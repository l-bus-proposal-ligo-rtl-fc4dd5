// lbus_dac_regs: code registers of the controller's analog control DACs.
//
// The controller drives up to 8 analog control lines on the P1 backplane
// from 16-bit DACs with an 8-bit interface. The processor writes a channel
// as two bytes over its 8-bit bus: the low byte is staged, and writing the
// high byte loads both bytes into the channel at once and pulses that
// channel's dac_load for one cycle (so a DAC never shows a half-written
// code). Every code can be read back.
//
// Interface: wr/rd with a 4-bit sub-address, sub[3:1] = channel, sub[0] =
// 0 low byte, 1 high byte. rdata is combinational. The channel count and
// code width follow the document; byte order and staging are this design's.
module lbus_dac_regs #(
  parameter int unsigned NUM_DACS = 8,
  parameter int unsigned DAC_BITS = 16
) (
  input  logic                clk,
  input  logic                rst_n,
  input  logic                wr,
  input  logic [3:0]          sub,
  input  logic [7:0]          wdata,
  output logic [7:0]          rdata,
  output logic [DAC_BITS-1:0] code [NUM_DACS],
  output logic [NUM_DACS-1:0] dac_load
);
  localparam int unsigned CH_W = (NUM_DACS > 1) ? $clog2(NUM_DACS) : 1;
  logic [7:0]          stage;
  logic [CH_W-1:0]     ch;
  logic [15:0]         rd_word;

  assign ch = CH_W'(sub[3:1]);

  always_ff @(posedge clk or negedge rst_n) begin
    if (!rst_n) begin
      stage    <= '0;
      dac_load <= '0;
      for (int i = 0; i < NUM_DACS; i++) code[i] <= '0;
    end else begin
      dac_load <= '0;
      if (wr && !sub[0]) stage <= wdata;
      if (wr && sub[0] && (32'(sub[3:1]) < NUM_DACS)) begin
        code[ch]     <= DAC_BITS'({wdata, stage});
        dac_load[ch] <= 1'b1;
      end
    end
  end

  always_comb begin
    rd_word = '0;
    if (32'(sub[3:1]) < NUM_DACS) rd_word = 16'(code[ch]);
    rdata = sub[0] ? rd_word[15:8] : rd_word[7:0];
  end
endmodule
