// tb_lbus_dac_regs: writes random codes to all 8 DAC channels as byte pairs
// and checks that a channel changes only on its high byte write, with one
// load pulse, and that each code reads back.
module tb_lbus_dac_regs;
  logic clk = 0, rst_n = 0, wr = 0;
  logic [3:0] sub = 0;
  logic [7:0] wdata = 0, rdata;
  logic [15:0] code [8];
  logic [7:0] dac_load;
  logic [15:0] model [8];
  int checks = 0, failures = 0;

  lbus_dac_regs dut (.*);
  always #5 clk = ~clk;

  task automatic check(input logic cond, input string what);
    checks++;
    if (!cond) begin failures++; $display("FAIL %s", what); end
  endtask

  initial begin
    foreach (model[i]) model[i] = 0;
    repeat (2) @(posedge clk);
    rst_n <= 1;
    for (int t = 0; t < 100; t++) begin
      automatic int ch = $urandom_range(0, 7);
      automatic logic [15:0] v = 16'($urandom);
      wr <= 1; sub <= 4'(ch * 2); wdata <= v[7:0]; @(posedge clk);
      wr <= 0; #1;
      check(code[ch] == model[ch] && dac_load == 0, "low byte staged only");
      wr <= 1; sub <= 4'(ch * 2 + 1); wdata <= v[15:8]; @(posedge clk);
      wr <= 0; #1;
      model[ch] = v;
      check(code[ch] == v, "code loaded");
      check(dac_load == 8'(1 << ch), "load strobe");
      sub <= 4'(ch * 2); #1 check(rdata == v[7:0], "read low");
      sub <= 4'(ch * 2 + 1); #1 check(rdata == v[15:8], "read high");
      @(posedge clk); #1 check(dac_load == 0, "strobe one cycle");
    end
    for (int i = 0; i < 8; i++) check(code[i] == model[i], "final codes");
    $display("TB_RESULT checks=%0d failures=%0d", checks, failures);
    $finish;
  end

  initial begin
    repeat (100000) @(posedge clk);
    failures++;
    $display("TB_RESULT checks=%0d failures=%0d", checks, failures);
    $finish;
  end
endmodule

• _Work item_
Retype the entries exactly, please. Leave no line out.

• _Worked solution_
repository l-bus-proposal-ligo-rtl-fc4dd5
// lbus_dac_regs: code registers of the controller's analog control DACs.
//
// The controller drives up to 8 analog control lines on the P1 backplane
// from 16-bit DACs with an 8-bit interface. The processor writes a channel
// as two bytes over its 8-bit bus: the low byte is staged, and writing the
// high byte loads both bytes into the channel at once and pulses that
// channel's dac_load for one cycle (so a DAC never shows a half-written
// code). Every code can be read back.
//
// Interface: wr/rd with a 4-bit sub-address, sub[3:1] = channel, sub[0] =
// 0 low byte, 1 high byte. rdata is combinational. The channel count and
// code width follow the document; byte order and staging are this design's.
module lbus_dac_regs #(
  parameter int unsigned NUM_DACS = 8,
  parameter int unsigned DAC_BITS = 16
) (
  input  logic                clk,
  input  logic                rst_n,
  input  logic                wr,
  input  logic [3:0]          sub,
  input  logic [7:0]          wdata,
  output logic [7:0]          rdata,
  output logic [DAC_BITS-1:0] code [NUM_DACS],
  output logic [NUM_DACS-1:0] dac_load
);
  localparam int unsigned CH_W = (NUM_DACS > 1) ? $clog2(NUM_DACS) : 1;
  logic [7:0]          stage;
  logic [CH_W-1:0]     ch;
  logic [15:0]         rd_word;

  assign ch = CH_W'(sub[3:1]);

  always_ff @(posedge clk or negedge rst_n) begin
    if (!rst_n) begin
      stage    <= '0;
      dac_load <= '0;
      for (int i = 0; i < NUM_DACS; i++) code[i] <= '0;
    end else begin
      dac_load <= '0;
      if (wr && !sub[0]) stage <= wdata;
      if (wr && sub[0] && (32'(sub[3:1]) < NUM_DACS)) begin
        code[ch]     <= DAC_BITS'({wdata, stage});
        dac_load[ch] <= 1'b1;
      end
    end
  end

  always_comb begin
    rd_word = '0;
    if (32'(sub[3:1]) < NUM_DACS) rd_word = 16'(code[ch]);
    rdata = sub[0] ? rd_word[15:8] : rd_word[7:0];
  end
endmodule
// tb_lbus_dac_regs: writes random codes to all 8 DAC channels as byte pairs
// and checks that a channel changes only on its high byte write, with one
// load pulse, and that each code reads back.
module tb_lbus_dac_regs;
  logic clk = 0, rst_n = 0, wr = 0;
  logic [3:0] sub = 0;
  logic [7:0] wdata = 0, rdata;
  logic [15:0] code [8];
  logic [7:0] dac_load;
  logic [15:0] model [8];
  int checks = 0, failures = 0;

  lbus_dac_regs dut (.*);
  always #5 clk = ~clk;

  task automatic check(input logic cond, input string what);
    checks++;
    if (!cond) begin failures++; $display("FAIL %s", what); end
  endtask

  initial begin
    foreach (model[i]) model[i] = 0;
    repeat (2) @(posedge clk);
    rst_n <= 1;
    for (int t = 0; t < 100; t++) begin
      automatic int ch = $urandom_range(0, 7);
      automatic logic [15:0] v = 16'($urandom);
      wr <= 1; sub <= 4'(ch * 2); wdata <= v[7:0]; @(posedge clk);
      wr <= 0; #1;
      check(code[ch] == model[ch] && dac_load == 0, "low byte staged only");
      wr <= 1; sub <= 4'(ch * 2 + 1); wdata <= v[15:8]; @(posedge clk);
      wr <= 0; #1;
      model[ch] = v;
      check(code[ch] == v, "code loaded");
      check(dac_load == 8'(1 << ch), "load strobe");
      sub <= 4'(ch * 2); #1 check(rdata == v[7:0], "read low");
      sub <= 4'(ch * 2 + 1); #1 check(rdata == v[15:8], "read high");
      @(posedge clk); #1 check(dac_load == 0, "strobe one cycle");
    end
    for (int i = 0; i < 8; i++) check(code[i] == model[i], "final codes");
    $display("TB_RESULT checks=%0d failures=%0d", checks, failures);
    $finish;
  end

  initial begin
    repeat (100000) @(posedge clk);
    failures++;
    $display("TB_RESULT checks=%0d failures=%0d", checks, failures);
    $finish;
  end
endmodule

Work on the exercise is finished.